En la semana anterior inicié planteando algunas preguntas de la violación a raíz del caso Pelicot. Dijimos que se trataba de un hecho socialmente relevante, de un delito inserto en las distintas legislaciones de los países de occidente y una afectación grave a los derechos humanos de las víctimas, principalmente mujeres, niños y niñas en el mundo.
A fin de evaluar las consecuencias para la vida, se abordaron algunas afectaciones a la integridad personal que se producen inmediatamente después de un ataque como el riesgo de contagio de enfermedades de transmisión sexual, pero también en el mediano y largo plazo, dígase aquí los trastornos en la salud mental, la depresión o el suicidio. Esto ha sido estudiado por la OMS desde 2003, cuando comenzó el análisis de la violencia como un problema de salud pública cuyos hallazgos forman parte de instrumentos nacionales para la atención de las agresiones sexuales. Cada una de estas afectaciones se verá exacerbada cuando la violación es consuetudinaria, es decir, entre más actos más daño.
Destaca del proceso francés, la “sorpresa” de los acusados al ser reconocidos como violadores de una mujer:estaría inconsciente o muerta, no se usó la violencia física ni moral, ¿sería posible que fuesen responsables de un delito como este? Negarlo seguramente fue una estrategia jurídica de sus abogados, pero muchos habrían defendido el buen nombre que creían tener, como quien es presuntamente ciego a la monstruosidad de sus acciones.
Varios mitos prevalecen en torno a la violación en nuestras sociedades, por consiguiente, en la norma, en los procesos de atención e investigación del delito y en la impartición de justicia. En los criterios para la atención médico legal de la violencia sexual se indica la creencia de que el sexo es la motivación primaria para violar a alguien cuando en realidad las motivaciones son el abuso de poder, la ira y la dominación.
Se cree también que solo ciertos “tipos” de mujeres son agredidas, cabe aquí, el “razonamiento” que cotidianamente legitima la prostitución, es decir, un grupo de mujeres para violar impunemente a cambio de dinero a quienes los Estados no protegen so pretexto de su “libre” elección.
La realidad es que cualquier mujer puede ser víctima y ante el escarnio social que se genera por denunciar, es ínfimo el número de acusaciones falsas. Esto pasó con Gisele, Louis Bonnet, el alcalde de Mazan, el pueblo francés donde ocurrieron los hechos dijo a los medios: “Aquí la gente dice que ‘no murió nadie’. Habría sido mucho peor si (Dominique Pelicot) hubiera matado a su esposa. Pero eso no ocurrió en este caso”.
La gran mayoría de las violaciones son cometidas por personas conocidas de las víctimas y no ameritan siempre la imposición de fuerza, por ello es irresponsable hablar usando el término de “consentimiento” y no de voluntad, la parálisis ante una agresión sexual se debe al miedo inminente de ser golpeadas o asesinadas y de ello los impartidores de justicia en nuestros países no se hacen cargo, esperan por el contrario, la demostración de una calidad moral determinada que legitime la acción jurídica y además una oposición física y discursiva al momento del ataque como sucedió en el caso de la Manada, donde uno de los jueces vio en esa violación tumultuaria, un jolgorio.

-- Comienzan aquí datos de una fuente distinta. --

# TROT: a three-edge ring oscillator TRNG with time-to-digital conversion

TROT is a small true random number generator (TRNG) for FPGAs. Its entropy
comes from the timing jitter of a ring oscillator. Most oscillator TRNGs sample
one jittery edge. TROT starts **three** edges at once in the same six-stage
ring. Every edge gathers its own independent Gaussian jitter. A time-to-digital
converter (TDC) then records where the edges are relative to one another. The
TDC result is one *raw bit* per 40 ns: 32 ns of accumulation plus one reset
cycle of an 8 ns system clock. The designers' model bounds its min-entropy at
0.770 bit or more.

A cheap linear post-processor then raises the entropy. It multiplies every 24
raw bits by the generator matrix of the [24,12,8] extended Golay code. The
result is 12 *internal bits* with a min-entropy rate of at least 0.999, at
12.5 Mbit/s.

This repository has SystemVerilog for the whole generator:

* synthesizable RTL for every digital part;
* behavioural simulation models, with delays and jitter, for the two parts
  that are physical timing structures on the FPGA. These are the ring
  oscillator and the carry-chain delay line.

## How one raw bit is made

```
 Run ──┬──────────────┬──────────────┐
       ▼              ▼              ▼
  ┌► NAND A ─► B ─► NAND C ─► D ─► NAND E ─► F ─┐      (ring: F feeds A)
  └──────────────────────┬──────────────────────┘
                         │C                    │F
                         ▼                     ▼
        sel ┌───────────────────────────────────────┐
   C ──────►│ mux0: C=1 → F, C=0 → constant 1       │  delay line,
            │ bin0 │ bin1 │ ... │ bin33  (2 mux/bin)│  34 bins ≈ 31.6 ps each
            └──┬──────┬──────────────┬──────────────┘
   C (falling) ▼      ▼              ▼
            ┌──────── 34 flip-flops C0..C33 ───────┐
            └──────────────────┬───────────────────┘
                 pulse width encoder: bit = XOR(C), valid = C0·C33·(some 0)
                               ▼
                 2 flip-flops on the system clock (load when Run is low)
```

The ring has three NAND stages (A, C, E), each gated by the enable `Run`, and
three buffers (B, D, F). While `Run` is low every NAND output is 1, so the ring
rests at all ones. When `Run` rises, all three NANDs fall together. That starts
three edges (origins 0, 1 and 2) a third of the ring apart. Each node now
toggles every two stage delays. The three-edge period T_3RO is four stage
delays (1042.57 ps on the reference device). The single-edge period T_1RO is
twelve (3127.7 ps). Stage F lags stage C by one stage delay, which is a quarter
period.

Stage C and stage F drive the TDC:

1. **Edge α, the last rising edge of C.** The first multiplexer of the delay
   line switches from the constant 1 to stage F. F is low at that moment, so
   a front of zeros runs down the line.
2. **Edge β, the next rising edge of F, about one stage delay later.** A front
   of ones follows the zeros down the line.
3. **Edge γ, the next falling edge of C, half a period after α.** Every
   falling edge of C clocks the 34 TDC flip-flops. The last one before `Run`
   falls is γ.

γ therefore captures a run of zeros framed by ones. Its width is about 8 bins
nominally. It depends on where α, β and γ fell, so on the jitter of all three
edges.

The pulse width encoder keeps only the parity of that width. With an even
number of bins, the XOR of all bits equals the parity of the zero count. A
*bubble* is a single flipped bin where two flip-flops resolve out of order. It
moves a zero without changing the count, so the XOR needs no bubble correction.

The capture is **valid** only when the first and last bins are 1 and at least
one bin between them is 0. If the edges have collided, the ring is in
single-edge mode. The zeros then reach the end of the line and the bit is
discarded.

After t_acc, `Run` stays low for one system clock cycle. That cycle resets the
ring, which makes consecutive bits independent. It also gives the encoder time
to settle. The clock edge that ends the cycle raises `Run` again and loads the
bit into the system clock domain.

A 9-bit ripple counter on stage C counts the oscillations of each run. The
designers used it to measure the ring's period. Here it also drives the total
failure test.

## Post-processing: the [24,12,8] Golay generator matrix

Let x0..x23 be 24 valid raw bits in arrival order. The output is y = G·x over
GF(2), with G = [A | I12]. A is the 12×12 circulant whose first row is

```
column  0 1 2 3 4 5 6 7 8 9 10 11
row 0   1 1 0 1 1 1 1 0 1 0  0  0
```

Row i of A is row 0 rotated right by i. So y_i = x_(12+i) ⊕ (row i of A · x0..x11).
Any non-zero combination of output bits is the XOR of at least 8 raw bits, so
output biases shrink roughly as the 8th power of the input bias. This is why
12 output bits carry more than 0.999 × 12 bits of min-entropy when each raw
bit has at least 0.770 bit.

The circulant structure makes the hardware tiny: twelve registers Q0..Q11 and
a mod-24 counter of valid raw bits.

* **Fill (valid raw bits 0–11).** Raw bits shift in at Q0. Nothing is output.
  At the end, Qk holds x(11−k).
* **Output (valid raw bits 12–23).** A multiplexer at the Q0 input closes the
  registers into a ring, so they rotate with each valid raw bit. The output is
  the incoming raw bit XORed with seven fixed taps. The taps are Q3, Q5, Q6, Q7,
  Q8, Q10 and Q11, which is Q(11−j) for each column j where row 0 of A has a 1.
  Each rotation moves the ring one row down the circulant.

The output bit and its strobe are registered one cycle after the raw bit that
completes them. Invalid raw bits are skipped: everything is enabled by the raw
strobe.

## Timing and interface of `trot_top`

| port | dir | width | meaning |
|---|---|---|---|
| `clk` | in | 1 | system clock, 125 MHz nominal (all timing below assumes 8 ns) |
| `rst` | in | 1 | synchronous reset, active high; hold for ≥ 2 cycles |
| `pp_bit`, `pp_valid` | out | 1, 1 | internal random bit and its one-cycle strobe |
| `raw_bit`, `raw_valid` | out | 1, 1 | raw bit and its one-cycle strobe (for external health tests) |
| `run` | out | 1 | ring oscillator enable |
| `cnt_sample` | out | M=9 | oscillation count of the latest run, sampled when `Run` falls |
| `alarm` | out | 1 | one-cycle strobe: that count was below `CNT_MIN` |
| `cnt_live`, `tdc_code` | out | 9, 34 | ripple counter and TDC snapshot, oscillator clock domain, for observation |

* `Run` is high for `ACC_CYCLES` = 4 cycles and low for 1. That gives one raw
  bit every 5 cycles, or 25 Mbit/s.
* `raw_valid` pulses at the edge that ends each low-`Run` cycle.
* `pp_valid` pulses one cycle after each of raw bits 12..23 of a block. That
  gives 12 internal bits per 24 raw bits, or 12.5 Mbit/s when every raw bit is
  valid.
* After reset the first raw bit appears within 7 cycles. The first internal bit
  appears after 13 raw bits, about 66 cycles.

Parameters, with the reference values as defaults:

| parameter | default | meaning |
|---|---|---|
| `N` | 34 | TDC bins (even; 33 cover one three-edge period) |
| `M` | 9 | ripple counter width |
| `ACC_CYCLES` | 4 | t_acc in clock cycles (32 ns) |
| `CNT_MIN` | `cnt_min(ACC_CYCLES)` = 20 | alarm threshold, ⅔ of t_acc / T_3RO (this design's choice) |
| `STAGE_DELAY_PS` | 260.64 | ring stage delay (T_1RO / 12) — model only |
| `JS_FS` | 9.7 | jitter strength J_S in fs (variance per unit time) — model only |
| `JITTER_SCALE` | 1.0 | multiplies the jitter sigma — model only, for stress tests |
| `BIN_DELAY_PS` | 31.59 | mean bin delay (T_3RO / 33) — model only |
| `BIN_SPREAD_PS` | 0 | random fixed bin-to-bin mismatch — model only |

`ACC_CYCLES` can span the whole range the reference evaluated, 1 to 20 cycles
(8–160 ns). Stay below 29 cycles: after about 232 ns the three edges start to
collide even on good silicon.

## Total failure test

In single-edge mode the ring toggles three times more slowly. The count after
t_acc then drops from about 30 to about 10 (at 32 ns).

`trot_total_failure_test` samples the ripple counter at the clock edge where
`Run` falls, which is exactly t_acc after the start. It raises `alarm` for any
bit whose count is below `CNT_MIN`.

The raw-bit validity already rejects bits from a collapsed ring. The alarm
tells the application that this is happening. The alarm is not sticky. Its
policy, such as how many alarms are tolerated and whether output is blocked,
is left to the user.

## Module hierarchy and files

```
trot_top                      rtl/trot_top.sv
├─ trot_run_ctrl              Run pattern and "last accumulation cycle" flag
├─ trot_noise_source          digital noise source (simulation model as a whole)
│  ├─ trot_ring_osc           behavioural: three-edge ring, jitter, collisions
│  ├─ trot_delay_line         behavioural: 34-bin carry-chain delay line
│  ├─ trot_tdc_sampler        34 flip-flops on the falling edge of stage C
│  ├─ trot_pw_encoder         parity and validity
│  ├─ trot_sys_capture        raw bit into the system clock domain
│  └─ trot_ripple_counter     9-bit ripple counter on stage C
├─ trot_total_failure_test    count threshold alarm
└─ trot_golay_postproc        [24,12,8] generator-matrix post-processing
trot_pkg                      shared constants
```

### Putting it on an FPGA

`trot_ring_osc` and `trot_delay_line` are simulation models. They use `#`
delays, `$urandom` and `fork`. To build real hardware, replace them inside
`trot_noise_source`:

* The ring becomes six LUTs: three 2-input NANDs and three buffers, with
  keep/dont-touch attributes and symmetric relative placement.
* The delay line becomes 17 CARRY4 primitives. The first one's select comes
  from stage C, and every second carry output goes to a TDC flip-flop placed
  in the same slice.

Everything else is ordinary synthesizable RTL. The reference implementation
fits the whole generator in 33 Zynq-7000 slices.

## Simulating

The testbenches need Verilator 5 with `--timing`. Every file starts with
`timeunit 1ps; timeprecision 1fs;`. For example, the end-to-end test:

```
verilator --binary --timing -Wno-fatal -Irtl rtl/trot_pkg.sv tb/tb_trot_top.sv \
          --top-module tb_trot_top -o sim && ./obj_dir/sim
```

Every testbench ends with `TB_RESULT checks=<n> failures=<n>`.

| testbench | what it shows |
|---|---|
| `tb_trot_ring_osc` | three-edge period 4·d (±1 %), F lags C by one stage, stop at all ones, collapse to 12·d under 40× jitter |
| `tb_trot_delay_line` | zero and one fronts travel one bin per bin delay; the snapshot shows the expected pulse; the line refills |
| `tb_trot_tdc_sampler` | capture on the falling edge only; asynchronous clear |
| `tb_trot_pw_encoder` | every pulse position and width, bubbles, random codes against a zero-counting reference |
| `tb_trot_sys_capture`, `tb_trot_run_ctrl` | load timing, one-cycle strobe, 4-high/1-low `Run`, 5-cycle raw period |
| `tb_trot_ripple_counter`, `tb_trot_total_failure_test` | counting with wrap, clear, threshold |
| `tb_trot_golay_postproc` | every output against a direct G·x product; 1-cycle latency; 12 out per 24 in; min distance 8 of the code (759 weight-8 words) |
| `tb_trot_noise_source` | raw bit equals the parity of the snapshot; pulse of 5–12 bins; count 30–31 after 32 ns; bit not stuck |
| `tb_trot_top` | nominal and 40×-jitter generators side by side: internal bits against a reference, 24.96 / 12.46 Mbit/s measured, invalid bits and alarms only from the stressed ring |
| `tb_trot_top_full` | default parameters, from reset through one full 24-bit block: 12 internal bits checked, exactly 12.50 Mbit/s |
| `tb_trot_tacc_sweep` | t_acc = 8, 16, 32, 64, 96, 160 ns: rates, internal bits, counts ≈ t_acc / T_3RO, no false alarms |

The simulated jitter is the reference device's, 1.6 ps per stage. The raw bits
in simulation are therefore random but far from unbiased at short t_acc. They
say nothing about the entropy of real silicon: that must be measured on the
device.

## Where this design departs from, or adds to, the reference

* **Validity strobe.** In the reference schematic both capture flip-flops are
  enabled by not-`Run`, so the captured validity would stay high for a whole
  accumulation. The post-processing, though, shifts on every clock in which
  the validity is high. The stated throughput, (k/n)/(t_acc + T_CLK) =
  12.5 Mbit/s, implies that each raw bit is used once. So the validity
  flip-flop here is a one-cycle strobe. The raw-bit flip-flop keeps the
  schematic's enable.
* **Resets.** The reference describes no system reset. This design adds a
  synchronous reset to the controller, the capture registers, the alarm and
  the post-processor. The TDC flip-flops get an asynchronous clear, standing
  in for the FPGA power-up value 0.
* **Ripple counter clear.** The counter is cleared while `Run` is low, so each
  run counts from zero. The reference needs the count "after t_acc" but does
  not say how it is reset.
* **Total failure test.** The reference only says the count "can be used to
  raise the alarm". The sampling point, the threshold of ⅔ of the nominal
  count and the alarm strobe are this design's. The multi-bit count crosses
  clock domains without a synchronizer. A sample taken during a ripple can be
  off by some counts, which the wide threshold margin absorbs.
* **Run controller.** Only the `Run` pattern is specified. The phase counter
  is the simplest circuit that produces it. The generator runs continuously
  after reset; there is no enable input.
* **Golay taps.** They come from the arithmetic above: first row of A, x0
  entering first. They are not read off a drawing.
* **Models.** The rising and falling delays are equal. The bins are uniform
  unless `BIN_SPREAD_PS` is set; the measured bin delays of the reference
  chip vary noticeably from bin to bin. The jitter uses independent per-stage
  Gaussian noise of variance J_S · d, approximated by a sum of twelve
  uniforms. Edge collisions are modelled as inertial cancellation within one
  stage delay.

## Not included

* **Online health tests.** The reference leaves them to future work. The raw
  stream is available at `raw_bit` / `raw_valid` for such tests.
* **The alternative [41,17,12] code.** It would give 12.96 Mbit/s at
  t_acc = 24 ns. The code is not cyclic and has no compact shift-register form.
* **Statistical evaluation.** This includes the NIST SP 800-90B estimators,
  the AIS-31 suite, and the attack and temperature/voltage experiments. They
  are measurements of silicon, not hardware.
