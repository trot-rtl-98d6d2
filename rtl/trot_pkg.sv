// trot_pkg: constants shared by the TROT (three-edge ring oscillator TRNG with
// time-to-digital conversion) modules.
//
// The numbers are the ones of the reference FPGA build: a 125 MHz system
// clock (8 ns), 32 ns of jitter accumulation per raw bit (4 clock cycles),
// 34 delay-line bins, a 9-bit oscillation counter and post-processing with the
// generator matrix G = [A | I12] of the [24,12,8] extended Golay code.
// The total-failure threshold is this design's own choice (see cnt_min).
package trot_pkg;
  timeunit 1ps;
  timeprecision 1fs;

  // Number of TDC bins (n). Each bin is two carry-chain multiplexer stages;
  // 33 bins cover one three-edge period, 34 keeps n even.
  localparam int unsigned N_BINS = 34;

  // Width m of the ripple counter at the output of stage C.
  localparam int unsigned CNT_W = 9;

  // Accumulation time t_acc in system clock cycles (32 ns / 8 ns).
  localparam int unsigned ACC_CYCLES = 4;

  // System clock period of the reference implementation, in picoseconds.
  localparam int unsigned CLK_PERIOD_PS = 8000;

  // Three-edge period T_3RO of the reference device, in femtoseconds.
  localparam longint unsigned T3RO_FS = 1042570;

  // Total-failure threshold on the oscillation count after t_acc: two thirds
  // of the three-edge count t_acc / T_3RO. In three-edge mode about
  // 32 ns / 1.04 ns = 30 rising edges reach stage C, in single-edge mode
  // about 32 ns / 3.13 ns = 10; the threshold (20 at 32 ns) splits the two.
  function automatic int unsigned cnt_min(input int unsigned acc_cycles);
    return int'((longint'(acc_cycles) * CLK_PERIOD_PS * 1000 * 2) / (3 * T3RO_FS));
  endfunction

  localparam int unsigned CNT_MIN = cnt_min(ACC_CYCLES);

  // Golay [24,12,8] code: message length K, block length N.
  localparam int unsigned GOLAY_K = 12;
  localparam int unsigned GOLAY_N = 24;

  // First row of the 12x12 circulant A, column j at bit j:
  // A[0] = 1 1 0 1 1 1 1 0 1 0 0 0 (columns 0..11). Row i is row 0 rotated
  // right by i, A[i][j] = A[0][(j - i) mod 12].
  localparam logic [GOLAY_K-1:0] GOLAY_A_ROW0 = 12'b0001_0111_1011;

  // Nominal timing of the reference implementation, in picoseconds.
  // Single-edge period T_1RO = 3127.7 ps = 12 stage delays.
  localparam real RO_STAGE_DELAY_PS = 3127.7 / 12.0;
  // Jitter strength J_S (variance growth of the white Gaussian jitter per
  // unit time), 9.7 fs.
  localparam real JITTER_STRENGTH_FS = 9.7;
  // Mean bin delay: one three-edge period (1042.57 ps) over 33 bins.
  localparam real BIN_DELAY_PS = 1042.57 / 33.0;
endpackage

Aunque los delitos sexuales han ido adaptándose a los tiempos en que se reconoce la libertad, la seguridad y el sano desarrollo psicosexual como bienes jurídicos tutelados, en un principio las sanciones penales no tenían la finalidad de proteger a la víctima. En el caso de México el Título Décimo Quinto del Código Penal Federal hacía 1929 estableció cuatro conductas: atentados al pudor, estupro, violación y rapto.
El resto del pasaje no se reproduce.